Le dépistage néonatal est nécessaire parce que plus le traitement est introduit rapidement, plus la qualité de vie des enfants sera bonne.

La Dre Maryam Oskoui, neurologue à l’Hôpital de Montréal pour enfants

Audrey Cueillierrier en sait quelque chose. Jacob, son fils de 16 mois, peine à se tenir assis et il n’a aucun tonus dans les jambes. Il a reçu un diagnostic d’amyotrophie spinale il y a trois mois.

PHOTO FRANÇOIS ROY, LA PRESSE

Audrey Cueillierrier et Frédérick Beaulieu ignoraient qu’ils étaient porteurs de la maladie. Si leur fils Jacob avait été dépisté dès la naissance, il mènerait une vie comme tous les autres petits garçons de 16 mois.

« C’est une question de kilomètres avec l’Ontario. Si on avait su à la naissance, on aurait commencé un traitement tout de suite. Jacob se serait développé normalement, il marcherait, il parlerait avec les autres enfants de façon normale. C’est frustrant. C’est décourageant », lance Audrey Cueillierrier qui espère que son enfant pourra obtenir une dose de Zolgensma.

« En Ontario, il aurait commencé ses traitements 13 mois plus tôt », poursuit le père de Jacob, Frédérick Beaulieu.

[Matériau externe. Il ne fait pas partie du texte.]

# Hybrid memory logic BIST

A built-in self-test for a small embedded RAM. It does not stop at pass or
fail: it also repairs the memory's output. Pseudo-random words are written
to pseudo-random addresses and read back. Each word read is compared bit by
bit with a fault-free reference copy. Bits found stuck at 0 or stuck at 1
are logged, and from then on they are replaced by the reference bits. The
memory plus this repair logic make up the "hybrid memory". Its corrected
output is compressed into a signature, and `bist_out` stays high (pass)
while every faulty word has been repaired. `bist_out` falls for good as soon
as a faulty word cannot be repaired.

An *activity factor* sets how often a new test pattern reaches the memory.
This bounds the switching activity, and so the power, of the test.

```
          +-----------+   +---------------+   +-------------+   +---------+
 LFSR-1 ->|           |   |               |-->| RAM under   |-->| space   |--> sa0/sa1/err
 LFSR-2 ->|  p1 PRPG  |-->| p3 scan_path  |   | test (c1)   |   | compar- |
 LFSR-3 ->|           | ^ | activity      |-->| reference   |-->| ator s1 |
          +-----------+ | | factor,       |   | copy (r1)   |   +---------+
             p2 phase --+ | MUX-1..3 regs |   +-------------+        |
             shifter      +---------------+        | raw, ref        v
                                                   +------> h1 self-healing --> data_out
                                                                   |
                                         m1 MISR(corrected) m2 MISR(reference)
                                                        \      /
                                                      u6 TRA (flip-flop) --> bist_out
```

## Top-level pins (`bist_controller`)

| pin | dir | width | function |
|---|---|---|---|
| `clk` | in | 1 | clock |
| `reset` | in | 1 | active-high, synchronous; everything that is read is cleared |
| `enable`, `pc` | in | 1 each | the test runs only while both are high |
| `load` | in | 1 | takes `af_amount` as the activity factor; no pattern is issued in a load cycle |
| `af_amount` | in | 16 | activity factor value |
| `af_red_inc` | in | 1 | 1: increased activity, a pattern every cycle. 0: reduced activity, one pattern every `af_amount`+1 cycles |
| `up_down` | in | 1 | count direction of the idle counter (1 up, 0 down) in reduced mode |
| `bist_out` | out | 1 | 1 pass, 0 fail; 0 during and after reset until the first signatures are compared |
| `data_out` | out | 16 | corrected read data |
| `fault_det`, `sa0_det`, `sa1_det` | out | 1 each | sticky: a mismatch was seen, with a stuck-at-0 / stuck-at-1 symptom |
| `repair_ovf` | out | 1 | sticky: a faulty word found the repair table full |

The first nine pins, 24 bits in all, are the interface of the original
design. `data_out` and the four flags are added here so that detection and
repair can be observed from outside.

## Pattern generation: three LFSRs that never repeat within a period

`prpg` holds three Fibonacci LFSRs (`lfsr`). The stages shift from
X(n-1) towards X0. The XOR of X0 and the tapped stages is fed back into
X(n-1).

* **LFSR-1**, 16 bits, gives the write data. The feedback is X0^X2^X3^X5,
  which gives the maximal period 65535. The seed is `16'hACE1`.
* **LFSR-2**, 4 bits, gives the write address. The feedback is X0^X1, with
  the de Bruijn correction: the feedback is inverted when X3..X1 are all 0.
  With the correction the sequence covers all 16 addresses, 0 included,
  once every 16 patterns.
* **LFSR-3** is identical to LFSR-2 and gives the read address. The test
  controller holds it back for `READ_LAG` patterns (default 1). After that
  it steps together with the other two. The read address is therefore
  always the write address of `READ_LAG` patterns earlier. Every read
  checks a word that has really been written, and no valid bits are needed.

The LFSRs advance only when a pattern is issued. Cycles without a pattern
consume no pattern, so none is skipped or repeated. `phase_shifter`
decorrelates neighbouring LFSR bits with `out = in ^ (in >> 3)`. This map is
invertible, so distinct LFSR states stay distinct words.

## Activity factor (`scan_path`)

This stage decides, cycle by cycle, whether the memory sees a new access.

* `af` is a 16-bit register. It loads `af_amount` while `load=1` and is
  cleared by reset.
* In reduced mode (`af_red_inc=0`) an idle counter runs between 0 and `af`.
  Counting up (`up_down=1`), it issues a pattern when it reaches `af`, then
  restarts at 0. Counting down, it issues a pattern at 0 and restarts at
  `af`. Either way a pattern is issued every `af`+1 cycles. Changing the
  direction only shifts the phase of the next pattern.
* In increased mode (`af_red_inc=1`) a pattern is issued on every running
  cycle.
* On a pattern cycle (`tick`) the three MUX registers (MUX-1 data, MUX-2
  write address, MUX-3 read address) take the new LFSR values, and the
  write strobe is set. The read strobe is set too once the read lag has
  elapsed. On every other cycle the registers keep their value and both
  strobes are low, so the memory inputs do not toggle.

The names `af_red_inc`, `up_down`, `load`, `af_amount` and `pc` come from
the original interface. Only loose pin descriptions exist for them. The
exact semantics above (a mode pin, an idle counter, run = enable AND pc)
are this implementation's reading of those descriptions.

## Memory under test and coded faults (`cut_ram`, `ref_data`)

`cut_ram` is a 16 x 16 array with one synchronous write port and one
asynchronous read port. Stuck-at faults are part of the model. The
`FAULTS` parameter is a list of up to four `hml_pkg::fault_t` records:
`{kind: FAULT_SA0 | FAULT_SA1 | FAULT_NONE, addr, mask}`. When a matching
word is written, the masked bits are forced to 0 or 1. The default list is
empty. `ref_data` is a fault-free array with the same ports. It receives
exactly the same writes and reads, and supplies the expected word.

## Detection and repair (`space_comparator`, `self_healing_scan_cell`)

The comparator gives three vectors:

* `err_vec = raw ^ ref`
* `sa0_vec = err_vec & ref`: the bit should be 1 but reads 0
* `sa1_vec = err_vec & raw`: the bit reads 1 but should be 0

`mismatch` is the OR of `err_vec`. All outputs are zero when no read is
being compared. The test controller turns the three into the sticky flags
`fault_det`, `sa0_det` and `sa1_det`.

The self-healing cell keeps a table of `REPAIR_ENTRIES` (default 4) records
`{addr, mask}`. On a read with errors, one of three things happens:

* If the address is already logged, the new bits are ORed into its mask.
* Otherwise, if a record is free, it is allocated.
* Otherwise `repair_ovf` is set.

The corrected word is `(raw & ~fix) | (ref & fix)`, where `fix` is the
logged mask plus the bits of the current read. A faulty word is therefore
already corrected on the read that discovers it. A word that could not be
logged goes out uncorrected.

## Pass/fail

MISR `m1` compresses the corrected read stream and MISR `m2` the reference
stream. Both use the LFSR feedback above. The response analyser `u6`
compares the two signatures one cycle after each read, and its flip-flop
drives `bist_out` directly. The result depends on the faults:

* A fault-free memory passes.
* A memory whose faults all fit in the repair table passes, with
  `fault_det` set.
* Any uncorrected word makes the signatures differ. The MISR never brings
  them back together in practice, so the failure is latched.

## Timing

Take a pattern issued in cycle t (`tick` is high):

* Cycle t+1: the memory request is in the MUX registers. The write happens
  at the end of t+1. The read (of the word from pattern t-`READ_LAG`), the
  comparison and the correction are combinational in t+1. The repair table
  and the MISRs update at the end of t+1.
* Cycle t+3: `bist_out` shows the result.

`READ_LAG` must be at least 1: a read in the same pattern as its write
would see the old word.

## Parameters

| module | parameter | default | note |
|---|---|---|---|
| `bist_controller` | `DATA_W` | 16 | word width, same as `af_amount` |
| | `ADDR_W` | 4 | 16-word memory (an assumption of this implementation) |
| | `AF_W` | 16 | activity factor width |
| | `READ_LAG` | 1 | patterns between writing a word and reading it back |
| | `REPAIR_ENTRIES` | 4 | faulty words the repair can hold |
| | `FAULTS` | none | injected stuck-at faults |

The LFSR taps and seeds are parameters of `prpg`, `lfsr` and `misr`. To
change `DATA_W` or `ADDR_W`, give taps that are maximal for the new width.
The MUX registers carry a `mem_req_t` sized for up to 32-bit data and
16-bit addresses; the unused upper bits are constant zero.

## How far this follows the original design

Taken from the original description:

* the three LFSRs and what each generates;
* the activity-factor MUXes in front of the RAM;
* the reference data and the space comparator, with its use for telling
  stuck-at-0 from stuck-at-1;
* faults coded into the memory model;
* the correction of faulty data;
* the block names PRPG, phase shifter, scan path, self-healing scan cell,
  MISR, TRA and space comparator, and their instance names;
* the pin names and `bist_out` polarity;
* a flip-flop driving `bist_out`.

Choices of this implementation, where the description is silent:

* the memory size;
* polynomials and seeds;
* the read-lag scheme and the de Bruijn address sequence;
* the exact activity-factor semantics;
* the contents of the phase shifter, which is only named. It is
  combinational here; the original shows clock, enable and reset pins on
  it.
* the repair table and bit substitution, and its size;
* the MISR structure, and the use of two MISRs where one is drawn;
* the extra status outputs.

Other departures:

* The original draws the memory-side block as a "CUT" with `load` and
  `up_down` pins. Here the RAM is the circuit under test, and those pins
  act in the activity-factor stage.
* The original taps the reference data before the MUXes. Here it is taken
  after them, so the RAM and the reference see the same accesses.

Not implemented, because the description names them without saying what
they do:

* a bit-swapping LFSR;
* a "modified" MISR;
* an isolation circuit feeding an s27 benchmark circuit;
* a BCD multiplier.

## Simulating

Every module has a self-checking testbench in `tb/`. Each one prints
`TB_RESULT checks=N failures=M`. For example:

```
verilator --binary --timing --assert --top-module tb_bist_controller \
  -y rtl -y tb +libext+.sv -Irtl rtl/hml_pkg.sv tb/tb_bist_controller.sv
./obj_dir/Vtb_bist_controller
```

* `tb_bist_controller` runs four copies side by side: fault-free,
  repairable faults, a repair table too small, and a read lag of 3.
  It checks every read
  against an independent model of the pattern generator, the pattern
  spacing in each activity mode, the `bist_out` latency and the final
  flags.
* `tb_bist_controller_full` is one complete test at the default
  parameters. It loads `af_amount=10`, reads back all 16 words, runs a
  reduced-activity period and expects a pass.

To inject faults, override `FAULTS` on `bist_controller` as in
`tb_bist_controller`. The simulator used here is two-state: the memory
arrays start with arbitrary contents, which is harmless because no word is
read before it is written.
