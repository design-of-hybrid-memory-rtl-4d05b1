// hml_pkg: types and constants shared by the hybrid-memory-logic BIST.
//
// The memory request that the activity-factor stage (scan_path) issues to
// the RAM under test and to the reference copy is bundled in mem_req_t.
// Stuck-at faults are injected into the RAM model by a parameter list of
// fault_t records (a fault-free RAM uses all-zero records). Field widths of
// fault_t are the largest supported (16 address bits, 32 data bits); a RAM
// uses only the low bits.
package hml_pkg;

  localparam int unsigned MAX_ADDR_W  = 16;
  localparam int unsigned MAX_DATA_W  = 32;
  localparam int unsigned FAULT_SLOTS = 4;

  typedef enum logic [1:0] {
    FAULT_NONE = 2'd0,
    FAULT_SA0  = 2'd1,  // cell bits read back as 0
    FAULT_SA1  = 2'd2   // cell bits read back as 1
  } fault_kind_e;

  typedef struct packed {
    fault_kind_e             kind;
    logic [MAX_ADDR_W-1:0]   addr;
    logic [MAX_DATA_W-1:0]   mask;  // which bits of the word are stuck
  } fault_t;

  typedef fault_t [FAULT_SLOTS-1:0] fault_list_t;

  // Memory request driven by the MUX registers of the activity-factor stage.
  typedef struct packed {
    logic                  we;
    logic [MAX_ADDR_W-1:0] waddr;
    logic [MAX_DATA_W-1:0] wdata;
    logic                  re;
    logic [MAX_ADDR_W-1:0] raddr;
  } mem_req_t;

endpackage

« Là, il va falloir regarder les années qui passent et croiser les doigts pour que tout aille pour le mieux pour Jacob. »

En chiffres

8

Nombre d’enfants qui naissent avec la maladie chaque année, au Québec, en moyenne

1/10 000

L’amyotrophie spinale touche environ 1 personne sur 10 000. Il s’agit de l’une des principales causes génétiques de décès chez les enfants en bas âge.

1/40

Environ 1 personne sur 40 est porteuse génétique de la maladie, c’est-à-dire qu’elle porte le gène mutant sans toutefois être atteinte de la maladie.

2 ans

Dans la majorité des cas, si les enfants sont traités avant l’apparition de leurs premiers symptômes ou rapidement après leur diagnostic, ils vont avoir une espérance de vie normale. Sans traitement, l’espérance de vie dépasse rarement deux ans.